Thursday 31 July 2014

Ebola can be spread to Europe and Asia

  Sierra Leone declared a state of emergency following the outbreak of the deadly Ebola virus, which also feared could spread to continental Europe and Asia.
 
  President of Sierra Leone, Ernest Bai Koroma announced a public health emergency to tackle the spread of the Ebola outbreak worst recorded in history. President Koroma also ordered security forces to keep the quarantine area at the center of the spread of the deadly virus.

Hard policy package addressing the spread of Ebola previously announced by its neighbors, Liberia on Wednesday night.

Koroma also announced that he canceled a trip to Washington to show the United States-Africa summit next week, due to the Ebola crisis that attacked his country.

Ebola virus is highly contagious responsible for the deaths of 672 people in West African countries: Liberia, Guinea and Sierra Leone, according to the World Health Organisation statement.

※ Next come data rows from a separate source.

// rw_parity: event parity of an SVT word stream, checked and regenerated.
//
// The unit accumulates the XOR of all data bits of every word of an event. On the
// end-event word it compares the parity bit carried there (bit PARITY_BIT) with the
// accumulated value and pulses err for one cycle if they differ; word_out is the input
// word with that parity bit replaced by the accumulated value. Placed at the input it
// checks the parity sent by the Hit Buffer; placed at the output it rewrites the parity
// so that it stays valid after road words have been tagged. The accumulator restarts
// after each end-event word. All of this is combinational on the word, with a single
// register for the accumulator. The published description only says the firmware
// includes parity checking; the even-parity-per-event scheme and the bit position are
// this design's choices.
module rw_parity
  import rw_pkg::*;
(
  input  logic      clk,
  input  logic      rst_n,
  input  logic      in_valid,
  input  svt_word_t in_word,
  output svt_word_t word_out,
  output logic      err
);
  logic acc;

  always_comb begin
    word_out = in_word;
    err      = 1'b0;
    if (in_word.ee) begin
      word_out.data[PARITY_BIT] = acc;
      err = in_valid && (in_word.data[PARITY_BIT] != acc);
    end
  end

  always_ff @(posedge clk or negedge rst_n) begin
    if (!rst_n)             acc <= 1'b0;
    else if (in_valid) begin
      if (in_word.ee)       acc <= 1'b0;
      else                  acc <= acc ^ (^in_word.data);
    end
  end
endmodule
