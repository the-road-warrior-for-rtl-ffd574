// tb_rw_parity: self-checking test of the event parity unit.
// Random events of random words end with an end-event word whose parity bit is right or
// deliberately wrong. err must pulse exactly on the wrong ones, and word_out must equal
// the input except for the parity bit of the end-event word, which must be the even
// parity of all data bits of the event's earlier words.
`timescale 1ns / 1ps
module tb_rw_parity;
  import rw_pkg::*;

  logic clk = 0, rst_n = 0, in_valid = 0, err;
  svt_word_t in_word = '0, word_out;
  int checks = 0, failures = 0, n_err = 0;
  logic par = 0;

  rw_parity dut (.*);

  always #5 clk = ~clk;

  initial begin
    repeat (50000) @(posedge clk);
    failures++;
    $display("TB_RESULT checks=%0d failures=%0d", checks, failures);
    $finish;
  end

  initial begin
    repeat (2) @(posedge clk);
    rst_n = 1;
    for (int ev = 0; ev < 300; ev++) begin
      int n;
      n = $urandom_range(0, 20);
      for (int i = 0; i <= n; i++) begin
        svt_word_t e;
        bit bad;
        @(negedge clk);
        in_valid = $urandom_range(0, 4) != 0;
        in_word = '{ee: (i == n), ep: 1'($urandom), data: 21'($urandom)};
        bad = $urandom_range(0, 3) == 0;
        if (i == n) in_word.data[PARITY_BIT] = par ^ bad;
        #1;
        e = in_word;
        if (in_word.ee) e.data[PARITY_BIT] = par;
        checks++;
        if (word_out != e || err != (in_valid && in_word.ee && bad)) begin
          failures++; $display("FAIL: out %h exp %h err %b", word_out, e, err);
        end
        if (err) n_err++;
        if (in_valid) par = in_word.ee ? 1'b0 : par ^ (^in_word.data);
        if (i == n && !in_valid) i--;   // the end-event word must be delivered
      end
    end
    checks++;
    if (n_err == 0) failures++;
    $display("TB_RESULT checks=%0d failures=%0d", checks, failures);
    $finish;
  end
endmodule
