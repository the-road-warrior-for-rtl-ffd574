// rw_regs: working-mode and status registers of the Road Warrior.
//
// A simple synchronous register port (address, write data, write strobe, combinational
// read data) stands for the board's VME slave, which is outside this design.
// Address map (32-bit registers):
//   0 MODE    bit 0 enable (reset 1), bit 1 xft_req (reset 1), bits 4:2 min_si (reset 4)
//   1 PARERR  number of input events whose parity was wrong (16 bits); any write clears it
//   2 STATUS  bit 0 associative memory full now, bit 1 input FIFO overflowed (sticky)
// The published description says that the working mode can be changed over VME and that
// parity is checked; which settings exist, the address map and the counter are this
// design's choices.
module rw_regs
  import rw_pkg::*;
(
  input  logic        clk,
  input  logic        rst_n,
  input  logic [1:0]  bus_addr,
  input  logic [31:0] bus_wdata,
  input  logic        bus_we,
  output logic [31:0] bus_rdata,
  input  logic        parity_err,
  input  logic        am_full,
  input  logic        fifo_overflow,
  output rw_mode_t    mode
);
  logic [15:0] par_cnt;

  always_ff @(posedge clk or negedge rst_n) begin
    if (!rst_n) begin
      mode    <= '{enable: 1'b1, xft_req: 1'b1, min_si: 3'd4};
      par_cnt <= '0;
    end else begin
      if (bus_we && bus_addr == 2'd0) mode <= '{enable: bus_wdata[0], xft_req: bus_wdata[1], min_si: bus_wdata[4:2]};
      if (bus_we && bus_addr == 2'd1) par_cnt <= '0;
      else if (parity_err && par_cnt != '1) par_cnt <= par_cnt + 1'b1;
    end
  end

  always_comb begin
    case (bus_addr)
      2'd0:    bus_rdata = {27'd0, mode.min_si, mode.xft_req, mode.enable};
      2'd1:    bus_rdata = {16'd0, par_cnt};
      2'd2:    bus_rdata = {30'd0, fifo_overflow, am_full};
      default: bus_rdata = '0;
    endcase
  end
endmodule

Threatening Europe and Asia

Meanwhile, the feared Ebola outbreak could spread to other continents. Humanitarian organization Doctors Without Borders (MSF) said the crisis menyengkeram West Africa it is only going to get worse and warned there was no overall strategy to deal with the worst outbreak of Ebola that has ever happened in this world.

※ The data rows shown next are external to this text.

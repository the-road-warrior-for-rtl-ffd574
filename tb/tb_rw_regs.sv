// tb_rw_regs: self-checking test of the mode and status registers.
// Checks the reset values (filter on, XFT required, 4 silicon layers), random writes and
// read-back of the mode register and the decoded mode fields, the parity-error counter
// (counting, clearing by a write, holding at its maximum is not reached here) and the
// status bits.
`timescale 1ns / 1ps
module tb_rw_regs;
  import rw_pkg::*;

  logic clk = 0, rst_n = 0, bus_we = 0, parity_err = 0, am_full = 0, fifo_overflow = 0;
  logic [1:0] bus_addr = 0;
  logic [31:0] bus_wdata = 0, bus_rdata;
  rw_mode_t mode;
  int checks = 0, failures = 0, cnt = 0;

  rw_regs dut (.*);

  always #5 clk = ~clk;

  initial begin
    repeat (50000) @(posedge clk);
    failures++;
    $display("TB_RESULT checks=%0d failures=%0d", checks, failures);
    $finish;
  end

  task automatic check(bit ok, string what);
    checks++;
    if (!ok) begin failures++; $display("FAIL: %s", what); end
  endtask

  initial begin
    repeat (2) @(posedge clk);
    rst_n = 1;
    @(negedge clk);
    bus_addr = 0;
    #1 check(bus_rdata == 32'h13 && mode.enable && mode.xft_req && mode.min_si == 4, "reset mode");
    for (int i = 0; i < 500; i++) begin
      logic [31:0] d;
      @(negedge clk);
      d = $urandom;
      bus_addr = 2'($urandom_range(0, 2));
      bus_wdata = d;
      bus_we = $urandom_range(0, 3) == 0;
      parity_err = $urandom_range(0, 2) == 0;
      am_full = 1'($urandom);
      fifo_overflow = 1'($urandom);
      @(posedge clk);
      #1;
      if (bus_we && bus_addr == 1) cnt = 0;
      else if (parity_err) cnt++;
      if (bus_we && bus_addr == 0) begin
        check(mode.enable == d[0] && mode.xft_req == d[1] && mode.min_si == d[4:2], "mode fields");
        check(bus_rdata == {27'd0, d[4:0]}, "mode readback");
      end
      bus_we = 0;
      bus_addr = 1;
      #1 check(bus_rdata == 32'(cnt), "parity counter");
      bus_addr = 2;
      #1 check(bus_rdata == {30'd0, fifo_overflow, am_full}, "status");
    end
    $display("TB_RESULT checks=%0d failures=%0d", checks, failures);
    $finish;
  end
endmodule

Bart Janssens, MSF operations director warned that governments and countries and international organizations do not have a "holistic perspective" on how to tackle this epidemic.

"The epidemic is unprecedented, totally out of control and this situation will only get worse, because it (the virus) is still spreading, especially at some point in Liberia and Sierra Leone," he said.

"If the situation does not improve quickly, there is a real risk of new countries will be infected," he told the daily La Libre Belgique.

The Hong Kong government announced it would take steps such as quarantine for suspected cases, even a woman who arrived from Africa with Ebola-like symptoms, after laboratory tests, the results are negative.

International Civil Aviation Organization (ICAO) has been in talks with world health officials linked the steps that can be taken to stop the spread of Ebola.

In the UK, where one has examined the laboratory and declared negative, Foreign Secretary Philip Hammond said the case is "a serious threat".

An emergency meeting has decided that the best approach is to provide "additional resources to cope with the disease at its source" in West Africa, he said.

Ebola victims can kill in a matter of days, marked a high fever and muscle aches, vomiting, diarrhea, and in some cases organ failure and bleeding nonstop. (Read: Mystery Deadly Ebola Virus)

Since March, there were 1,201 cases of Ebola and 672 of them ended in death, according to WHO data.